У Хейла имелся в этой области некоторый опыт: однажды в детстве он присоединился к делегации, пытавшейся добиться признания от ведьмы перед казнью. Обвиненная была соседкой Хейла, первой повешенной в Массачусетсе за колдовство. Всю дорогу на виселицу она отрицала свою вину. После преподобный разговаривал с другой осужденной ведьмой, получившей в 1680 году помилование. Служивший в соседнем Беверли дружелюбный пятидесятишестилетний Хейл считал себя одним из ближайших коллег Пэрриса. Как практически все в Новой Англии того времени, он верил в существование ведьм, а то и в ангелов, единорогов, русалок. Как этот человек воспринял этот диагноз? Увиденное не могло его удивить – скорее он вздохнул с облегчением. «Адские козни», по его выражению, развеивали все сомнения насчет состояния девичьих душ и освобождали его от всякой ответственности. У него были все основания предпочесть сатанинские проказы Божьей каре: одержимость бесами стала бы более серьезной проблемой[11]. Каким бы тревожным ни казался такой диагноз, он все-таки будоражил кровь. Колдовство было дурным знамением, а пуритане такое уважали. Никогда прежде подобного не случалось в доме священника.

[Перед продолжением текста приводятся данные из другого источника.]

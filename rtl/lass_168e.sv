// lass_168e: the 168/E programmable processor, which emulates the subset of
// IBM 370 instructions that FORTRAN track-reconstruction code needs.
//
// Structure (the processor block diagram):
//   program memory (24-bit words) --program data bus--> decode/control,
//     instruction register, program counter multiplexer, address adder,
//     D register
//   program counter (15 bits) <- multiplexer (data field or Y bus)
//   8 x 2901A slices with carry look-ahead and shift control -> Y bus (32)
//   status register / branch logic (IBM 370 condition code)
//   address adder (12-bit displacement + Y) -> memory address register
//   data memory (32 bits, two half-word halves), written from the Y bus
//   half/full word multiplexer -> D register -> slice direct-data inputs
//   floating-point unit, loaded from data memory, setting the condition code
// The three-state buffers of the board (program counter to program memory,
// Y bus to data memory bus) are plain multiplexers here: the program memory
// address is the program counter, or the host address while the processor
// is halted; the data memory write data is the Y bus or an FP register.
//
// Host side: the processor is loaded while halted through hst_* ports
// (program memory writes, data memory reads and writes), started with a
// one-cycle start pulse at program address 0 after reset, and reports halted
// after a HALT word. One program word executes per cycle except for the
// multi-cycle FP operations and multiply/divide, which stop the counter.
// This host side is this design's own; the published description leaves
// the system around the processor unspecified.
//
// Parameters: PM_ADDR_W and DM_ADDR_W set the memory sizes (32K words each);
// HAS_FPU = 0 builds the integer-only processor, since the floating-point
// board is optional in a 168/E.
module lass_168e
  import lass_pkg::*;
#(
  parameter int unsigned PM_ADDR_W = 15,
  parameter int unsigned DM_ADDR_W = 15,
  parameter bit          HAS_FPU   = 1'b1
) (
  input  logic             clk,
  input  logic             rst,
  input  logic             start,
  output logic             halted,
  // host access while halted
  input  logic             hst_pm_we,
  input  logic [PM_ADDR_W-1:0] hst_pm_addr,
  input  logic [23:0]      hst_pm_wdata,
  input  logic             hst_dm_we,
  input  logic [DM_ADDR_W-1:0] hst_dm_addr,
  input  logic [31:0]      hst_dm_wdata,
  output logic [31:0]      hst_dm_rdata,
  // observation
  output logic [14:0]      pc,
  output logic [1:0]       cc,
  output logic [31:0]      y_bus,
  output logic             stall_fp,
  output logic             stall_md,
  output logic             branch_taken
);

  // fetch / control
  logic [23:0]  pm_data;
  logic         advance, br_fetch, br_sel_y, br_taken;
  logic [3:0]   br_mask;
  logic [14:0]  br_addr;
  slice_instr_t s_instr;
  logic         s_we, ext_msb, q_lsb_in, q_lsb, f_msb;
  shift_mode_e  s_shift;
  logic         cc_upd;
  cc_mode_e     cc_mode;
  logic         mar_en, dm_wr_full, dm_wr_half, d_en;
  mar_ctl_e     mar_ctl;
  logic [11:0]  disp;
  logic [1:0]   dm_wsrc;
  dload_e       d_op;
  logic [15:0]  imm;
  logic         fp_start, fp_wr_hi, fp_wr_lo, fp_stall, fp_cc_valid;
  fp_word_t     fp_word;
  logic [1:0]   fp_st_reg, fp_cc;
  logic [47:0]  fp_st_data;
  logic         md_busy;
  // datapath
  logic [31:0]  y, d, dm_rdata, dm_wdata;
  logic         s_cout, s_ovr, s_zero, s_neg;
  logic [15:0]  maddr;

  logic [PM_ADDR_W-1:0] pc_full;

  lass_control u_ctl (
    .clk(clk), .rst(rst), .start(start), .halted(halted),
    .pm_data(pm_data), .advance(advance), .br_fetch(br_fetch), .br_mask(br_mask),
    .br_sel_y(br_sel_y), .br_addr(br_addr),
    .slice_instr(s_instr), .slice_we(s_we), .shift_mode(s_shift), .ext_msb(ext_msb),
    .q_lsb_in(q_lsb_in), .q_lsb(q_lsb), .f_msb(f_msb),
    .cc_upd(cc_upd), .cc_mode(cc_mode),
    .mar_en(mar_en), .mar_ctl(mar_ctl), .disp(disp),
    .dm_wr_full(dm_wr_full), .dm_wr_half(dm_wr_half), .dm_wsrc(dm_wsrc),
    .d_en(d_en), .d_op(d_op), .imm(imm),
    .fp_start(fp_start), .fp_word(fp_word), .fp_wr_load_hi(fp_wr_hi),
    .fp_wr_load_lo(fp_wr_lo), .fp_st_reg(fp_st_reg), .fp_stall(fp_stall),
    .md_busy(md_busy)
  );

  program_counter #(.PC_W(PM_ADDR_W)) u_pc (
    .clk(clk), .rst(rst), .en(advance), .load(br_fetch && br_taken),
    .sel_y(br_sel_y), .field_addr(PM_ADDR_W'(br_addr)), .y_addr(y[PM_ADDR_W-1:0]), .pc(pc_full)
  );
  assign pc = 15'(pc_full);

  program_memory #(.WIDTH(24), .ADDR_W(PM_ADDR_W)) u_pm (
    .clk(clk), .raddr(pc_full), .rdata(pm_data),
    .we(hst_pm_we && halted), .waddr(hst_pm_addr), .wdata(hst_pm_wdata)
  );

  slice_array #(.NSLICES(8)) u_slices (
    .clk(clk), .we(s_we), .instr(s_instr), .d(d), .shift_mode(s_shift),
    .ext_msb(ext_msb), .q_lsb_in(q_lsb_in), .y(y), .cout(s_cout), .ovr(s_ovr),
    .zero(s_zero), .neg(s_neg), .q_lsb(q_lsb), .f_msb(f_msb)
  );

  status_branch u_sb (
    .clk(clk), .rst(rst), .upd(cc_upd), .cc_mode(cc_mode), .cout(s_cout),
    .ovr(s_ovr), .zero(s_zero), .neg(s_neg), .fp_cc_valid(fp_cc_valid),
    .fp_cc(fp_cc), .br_mask(br_mask), .cc(cc), .cc_next(), .br_taken(br_taken)
  );

  mar_unit #(.AW(16)) u_mar (
    .clk(clk), .rst(rst), .en(mar_en), .mar_ctl(mar_ctl), .disp(disp),
    .y_addr(y[16:1]), .addr(maddr), .mar()
  );

  // Y bus or FP register onto the data memory bus
  always_comb begin
    unique case (dm_wsrc)
      2'd1:    dm_wdata = fp_st_data[47:16];
      2'd2:    dm_wdata = {fp_st_data[15:0], 16'h0};
      default: dm_wdata = y;
    endcase
  end

  data_memory #(.AW(DM_ADDR_W)) u_dm (
    .clk(clk),
    .addr(halted ? hst_dm_addr : DM_ADDR_W'(maddr[15:1])),
    .wr_full(halted ? hst_dm_we : dm_wr_full),
    .wr_half(!halted && dm_wr_half),
    .half_sel(maddr[0]),
    .wdata(halted ? hst_dm_wdata : dm_wdata),
    .rdata(dm_rdata)
  );
  assign hst_dm_rdata = dm_rdata;

  d_register u_d (
    .clk(clk), .rst(rst), .en(d_en), .op(d_op), .mem_rdata(dm_rdata),
    .half_sel(maddr[0]), .imm(imm), .d(d)
  );

  // The floating-point unit is an option of the 168/E. Without it, FP words
  // execute as one-cycle no-ops, leave the condition code alone, and FP
  // stores write zero.
  if (HAS_FPU) begin : g_fpu
    fp_unit #(.NFPR(4)) u_fp (
      .clk(clk), .rst(rst), .start(fp_start), .w(fp_word), .wr_load_hi(fp_wr_hi),
      .wr_load_lo(fp_wr_lo), .mem_rdata(dm_rdata), .st_reg(fp_st_reg),
      .st_data(fp_st_data), .stall(fp_stall), .cc_valid(fp_cc_valid), .cc(fp_cc)
    );
  end else begin : g_no_fpu
    assign fp_st_data  = '0;
    assign fp_stall    = 1'b0;
    assign fp_cc_valid = 1'b0;
    assign fp_cc       = 2'd0;
  end

  assign y_bus        = y;
  assign stall_fp     = fp_stall;
  assign stall_md     = md_busy;
  assign branch_taken = advance && br_fetch && br_taken;

endmodule
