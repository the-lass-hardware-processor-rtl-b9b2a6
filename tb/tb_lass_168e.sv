// tb_lass_168e: end-to-end test of the 168/E processor at its full size.
//
// Program A is the inner DO-loop used to compare processors:
//   LOOP: slices  R9 + R10 -> Y
//         memory  X(i) at Y/2 + ED -> FP working register
//         FP      compare R0 (XP) with the working register, set code
//         branch  if low to FOUND
//         slices  R9 - R1 -> R9, set code
//         branch  if not minus to LOOP
// It is run twice: once with a hit at a known index, once with none. The test
// checks the index stored at FOUND (or the not-found marker) and that one
// pass of the loop takes 6 machine cycles.
//
// Program B exercises the rest: 32-bit immediates, signed multiply and
// divide through the sequencer, half-word store and load with sign
// extension, arithmetic shift, unsigned compare, branch through the Y bus,
// 48-bit FP load from two memory words, FP add and multiply (which stall the
// integer processor), load negative, FP divide and FP store of both words.
// Results are read back through the host port and compared with values
// computed here.
//
// Each mechanism is counted and must occur: FP stall, multiply/divide stall,
// taken and untaken branches, branch to Y, condition code forwarded to a
// branch, half-word write, FP store.
module tb_lass_168e;
  import lass_pkg::*;
  import lass_asm_pkg::*;

  logic clk = 0;
  always #5 clk = ~clk;

  logic        rst, start, halted, pm_we, dm_we;
  logic [14:0] pm_addr, dm_addr, pc;
  logic [23:0] pm_wdata;
  logic [31:0] dm_wdata, dm_rdata, y_bus;
  logic [1:0]  cc;
  logic        stall_fp, stall_md, branch_taken;
  int          checks = 0, failures = 0;

  lass_168e dut (
    .clk, .rst, .start, .halted,
    .hst_pm_we(pm_we), .hst_pm_addr(pm_addr), .hst_pm_wdata(pm_wdata),
    .hst_dm_we(dm_we), .hst_dm_addr(dm_addr), .hst_dm_wdata(dm_wdata), .hst_dm_rdata(dm_rdata),
    .pc, .cc, .y_bus, .stall_fp, .stall_md, .branch_taken
  );

  // mechanism counters
  int n_fp_stall, n_md_stall, n_taken, n_untaken, n_br_y, n_fwd, n_half_wr, n_fp_store, n_fp_div;
  always @(posedge clk) if (!rst) begin
    if (stall_fp) n_fp_stall++;
    if (stall_md) n_md_stall++;
    if (branch_taken) n_taken++;
    if (dut.advance && dut.br_fetch && !dut.br_taken) n_untaken++;
    if (branch_taken && dut.br_sel_y) n_br_y++;
    if (dut.advance && dut.br_fetch && dut.u_ctl.exec &&
        (dut.cc_mode != CC_NONE || dut.fp_cc_valid)) n_fwd++;
    if (dut.dm_wr_half) n_half_wr++;
    if (dut.dm_wr_full && dut.dm_wsrc != 2'd0) n_fp_store++;
    if (stall_fp && dut.fp_start && dut.fp_word.op == FP_DIV) n_fp_div++;
  end

  task automatic chk(string what, longint got, longint exp);
    checks++;
    if (got != exp) begin
      failures++;
      $display("FAIL %s: got %0h expected %0h", what, got, exp);
    end
  endtask

  logic [23:0] prog [$];

  task automatic load_prog();
    for (int i = 0; i < prog.size(); i++) begin
      pm_we = 1; pm_addr = 15'(i); pm_wdata = prog[i];
      @(negedge clk);
    end
    pm_we = 0;
  endtask

  task automatic dm_write(int a, logic [31:0] v);
    dm_we = 1; dm_addr = 15'(a); dm_wdata = v;
    @(negedge clk);
    dm_we = 0;
  endtask

  task automatic dm_read(int a, output logic [31:0] v);
    dm_addr = 15'(a);
    #1 v = dm_rdata;
  endtask

  // run from address 0 to HALT; returns cycles and the cycle numbers at which
  // the loop head was fetched
  int loop_at [$];
  task automatic run(input int loop_pc, output int cycles);
    rst = 1; @(negedge clk); rst = 0;
    start = 1; @(negedge clk); start = 0;
    cycles = 0;
    loop_at.delete();
    while (!halted && cycles < 100000) begin
      if (dut.advance && pc == 15'(loop_pc)) loop_at.push_back(cycles);
      @(negedge clk);
      cycles++;
    end
  endtask

  initial begin
    repeat (400000) @(posedge clk);
    failures++;
    $display("watchdog expired");
    $display("TB_RESULT checks=%0d failures=%0d", checks, failures);
    $finish;
  end

  localparam int N      = 8;      // list length
  localparam int R10    = 'h100;  // base (byte address)
  localparam int ED     = 'h40;   // displacement (half-words)
  localparam int XW     = 'h60;   // word address of X(0) = (R10/2 + ED)/2
  localparam int XP_W   = 'h50;   // word address of XP
  localparam int RES_W  = 'h58;   // word address of the result
  localparam int LOOP   = 8;

  initial begin
    logic [31:0] v, v2;
    int          cyc, hit;
    logic [47:0] fa, fb;
    rst = 1; start = 0; pm_we = 0; dm_we = 0; pm_addr = 0; dm_addr = 0; pm_wdata = 0; dm_wdata = 0;
    {n_fp_stall, n_md_stall, n_taken, n_untaken, n_br_y, n_fwd, n_half_wr, n_fp_store, n_fp_div} = '0;
    repeat (2) @(negedge clk);
    rst = 0;

    // ---------------- program A: the DO-loop ----------------
    prog = '{
      dl(DL_ZEXT, 4),              d_to_r(1),          // R1 = 4
      dl(DL_ZEXT, R10),            d_to_r(10),         // R10 = base
      dl(DL_ZEXT, 4 * (N - 1)),    d_to_r(9),          // R9 = last index
      mem(MEM_FRDH, MAR_ABS, 2 * XP_W),                // XP -> working register
      fp(FP_LOAD, 1'b0, 0, 0, 1'b1),                   // R0 = XP
      // LOOP (8)
      sl(SRC_AB, FN_ADD, 1'b0, DST_NOP, 9, 10),        // R9 + R10 -> Y
      mem(MEM_FRDH, MAR_ADD, ED),                      // X(i) -> working register
      fp(FP_CMP, 1'b0, 0, 0, 1'b1),                    // R0 - X(i) -> code
      br(4, 20),                                       // BL FOUND
      sl(SRC_AB, FN_SUBR, 1'b1, DST_RAMF, 1, 9, CC_ARITH), // R9 = R9 - R1
      br(4'hB, LOOP),                                  // BNM LOOP
      dl(DL_ZEXT, 16'hDEAD),       d_to_r(2),
      r_to_y(2),                   mem(MEM_WR, MAR_ABS, 2 * RES_W),
      halt(),                      halt(),
      // FOUND (20)
      r_to_y(9),                   mem(MEM_WR, MAR_ABS, 2 * RES_W),
      halt()
    };
    load_prog();
    for (int pass = 0; pass < 2; pass++) begin
      hit = (pass == 0) ? 3 : -1;
      dm_write(XP_W, 32'h41_200000);                        // XP = 2.0
      for (int i = 0; i < N; i++)                           // X(i) = 1.0, or 3.0 at the hit
        dm_write(XW + i, (i == hit) ? 32'h41_300000 : 32'h41_100000);
      run(LOOP, cyc);
      chk("program A halts", halted, 1);
      dm_read(RES_W, v);
      chk("program A result", v, (hit >= 0) ? 4 * hit : 32'hDEAD);
      chk("loop passes", loop_at.size(), (hit >= 0) ? N - hit : N);
      for (int k = 1; k < loop_at.size(); k++)
        chk("cycles per loop pass", loop_at[k] - loop_at[k-1], 6);
    end

    // ---------------- program B ----------------
    dm_write('h300, 32'h41_180000);   // 1.5 high word
    dm_write('h301, 32'h1234_0000);   // 48-bit tail
    dm_write('h302, 32'hC2_100000);   // -16.0
    dm_write('h303, 32'h0000_0000);
    prog = '{
      // 0: R3 = 0x12345678, R4 = -3
      dl(DL_ZEXT, 16'h5678), dl(DL_HIGH, 16'h1234), d_to_r(3),
      dl(DL_SEXT, 16'hFFFD), d_to_r(4),
      // 5: Q = R4; R6:Q = R3 * R4; R7 = Q
      sl(SRC_ZA, FN_ADD, 1'b0, DST_QREG, 4, 0),
      mul(3, 6),
      sl(SRC_ZQ, FN_OR, 1'b0, DST_RAMF, 0, 7),
      r_to_y(6), mem(MEM_WR, MAR_ABS, 'h200),
      r_to_y(7), mem(MEM_WR, MAR_ABS, 'h202),
      // 12: R8 = 1000, R11 = 0, Q = 123457; Q, R11 = 123457 / 1000
      dl(DL_ZEXT, 1000), d_to_r(8),
      sl(SRC_ZA, FN_AND, 1'b0, DST_RAMF, 0, 11),
      dl(DL_ZEXT, 16'hE241), dl(DL_HIGH, 16'h0001),
      sl(SRC_DZ, FN_ADD, 1'b0, DST_QREG, 0, 0),
      div(8, 11),
      sl(SRC_ZQ, FN_OR, 1'b0, DST_NOP, 0, 0), mem(MEM_WR, MAR_ABS, 'h204),
      r_to_y(11), mem(MEM_WR, MAR_ABS, 'h206),
      // 23: half-word store of 0x8001 to the low half of word 0x104, load it
      // back sign-extended, shift right arithmetically, store
      dl(DL_SEXT, 16'h8001), d_to_r(12), r_to_y(12),
      mem(MEM_WRH, MAR_ABS, 'h209),
      mem(MEM_RDH, MAR_HOLD, 0),
      d_to_r(13),
      sl(SRC_ZB, FN_ADD, 1'b0, DST_RAMD, 0, 13, CC_NONE, 1'b1),
      r_to_y(13), mem(MEM_WR, MAR_ABS, 'h20A),
      // 32: unsigned compare R3 with R4 (low), branch if low to 35
      sl(SRC_AB, FN_SUBS, 1'b1, DST_NOP, 3, 4, CC_CMPL),
      br(4, 35),
      halt(),
      // 35: branch through Y to 40
      dl(DL_ZEXT, 40), sl(SRC_DZ, FN_OR, 1'b0, DST_NOP, 0, 0),
      br(4'hF, 0, 1'b1),
      halt(), halt(),
      // 40: FP: R1 = 1.5+tail (48-bit), R2 = -16.0; R1 = R1 + R2; R2 = R2 * R1
      mem(MEM_FRDH, MAR_ABS, 'h600), mem(MEM_FRDL, MAR_NEXT, 0),
      fp(FP_LOAD, 1'b1, 1, 0, 1'b1),
      mem(MEM_FRDH, MAR_ABS, 'h604), mem(MEM_FRDL, MAR_NEXT, 0),
      fp(FP_LOAD, 1'b1, 2, 0, 1'b1),
      fp(FP_ADD, 1'b1, 1, 2, 1'b0),
      br(4, 49),                                       // result negative: BL
      halt(),
      // 49
      fp(FP_MUL, 1'b1, 2, 1, 1'b0),
      mem(MEM_FWRH, MAR_ABS, 'h610, 1), mem(MEM_FWRL, MAR_NEXT, 0, 1),
      mem(MEM_FWRH, MAR_ABS, 'h614, 2), mem(MEM_FWRL, MAR_NEXT, 0, 2),
      // R3 = -R2 (load negative), R3 = R3 / R1 = 16.0 exactly
      fp(FP_LTST, 1'b1, 3, 2, 1'b0, SG_NEG),
      fp(FP_DIV, 1'b1, 3, 1, 1'b0),
      mem(MEM_FWRH, MAR_ABS, 'h618, 3), mem(MEM_FWRL, MAR_NEXT, 0, 3),
      dl(DL_ZEXT, 16'h600D), d_to_r(5), r_to_y(5), mem(MEM_WR, MAR_ABS, 'h220),
      halt()
    };
    load_prog();
    run(0, cyc);
    chk("program B halts", halted, 1);
    dm_read('h110, v);  // passed all branches
    chk("program B end marker", v, 32'h600D);
    begin
      longint p;
      p = longint'(32'sh1234_5678) * longint'(-3);
      dm_read('h100, v); dm_read('h101, v2);
      chk("multiply", {v, v2}, p);
    end
    dm_read('h102, v);  chk("quotient", v, 123);
    dm_read('h103, v);  chk("remainder", v, 457);
    dm_read('h104, v);  chk("half-word store", v[15:0], 16'h8001);
    dm_read('h105, v);  chk("half-word load, arithmetic shift", v, 32'hFFFF_C000);
    // 1.5 + 0.0000000001234 (hex digits) - 16 = -14.5 + tiny, 48-bit:
    // 0x1.80000000001234 -> fraction .1800001234; sum = -(16 - 1.5000001234...)
    fa = 48'h41_1800001234;
    fb = 48'hC2_1000000000;
    dm_read('h308, v); dm_read('h309, v2);
    chk("FP add high", v, 32'hC1_E7FFFF);
    chk("FP add low", v2, 32'hEDCC_0000);
    dm_read('h30A, v); dm_read('h30B, v2);
    chk("FP multiply high", v, 32'h42_E7FFFF);
    chk("FP multiply low", v2, 32'hEDCC_0000);
    dm_read('h30C, v); dm_read('h30D, v2);
    chk("FP divide high", v, 32'h42_100000);
    chk("FP divide low", v2, 32'h0000_0000);

    // every mechanism must have happened
    chk("FP stall seen",           n_fp_stall > 0, 1);
    chk("multiply/divide stall seen", n_md_stall > 0, 1);
    chk("taken branch seen",       n_taken > 0, 1);
    chk("untaken branch seen",     n_untaken > 0, 1);
    chk("branch to Y seen",        n_br_y > 0, 1);
    chk("forwarded code seen",     n_fwd > 0, 1);
    chk("half-word write seen",    n_half_wr > 0, 1);
    chk("FP store seen",           n_fp_store > 0, 1);
    chk("FP divide stall seen",    n_fp_div > 0, 1);
    $display("mechanisms: fp_stall=%0d md_stall=%0d taken=%0d untaken=%0d br_y=%0d fwd=%0d half_wr=%0d fp_store=%0d fp_div=%0d",
             n_fp_stall, n_md_stall, n_taken, n_untaken, n_br_y, n_fwd, n_half_wr, n_fp_store, n_fp_div);
    $display("TB_RESULT checks=%0d failures=%0d", checks, failures);
    $finish;
  end
endmodule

На белом полотне пасторской репутации вмешательство темных сил смотрелось, по крайней мере, более неприглядным пятном, чем рождение незаконного внука – с этим Коттону Мэзеру предстояло столкнуться в будущем. Итак, Мэзер на десять лет моложе Пэрриса, в 1692 году ему всего двадцать девять. Он уже весьма популярен и, судя по всему, вскоре станет самым известным человеком в Новой Англии – так бывает, когда ты хорош собой, высок, одарен и полон сил, поступаешь в Гарвард в одиннадцать лет, произносишь свою первую проповедь в шестнадцать, а само твое имя напоминает о двух легендах раннего массачусетского духовенства.
11
Если и имела место серьезная дискуссия о разнице между колдовством и одержимостью, то нам о ней ничего не известно [31]. Не все улавливали или хотя бы пытались уловить эту разницу – симптомы большей частью совпадали. Мэзер отмечал их «близкое сходство» и даже соединил два понятия в заглавии своих «Памятных историй». Одно могло повлечь за собой другое. «Совершенно обычная вещь, – говорил пастор в разгар гротонского дела, – когда одержимость передается через колдовство» (здесь он соглашался со своим отцом Инкризом, который верил, что можно подхватить сразу обе хвори). Подыскивая объяснение происходящему, Пэррис с самого начала подозревал одержимость бесами. Считалось, однако, что одержимый не испытывал физических страданий – а на телах девочек виднелись следы явного физического воздействия. Довольно скоро обнаружились доказательства колдовских чар, что не могло не порадовать Пэрриса: одержимый, по собственной воле открывавший себя для нечисти, был виновен. Околдованный – нет.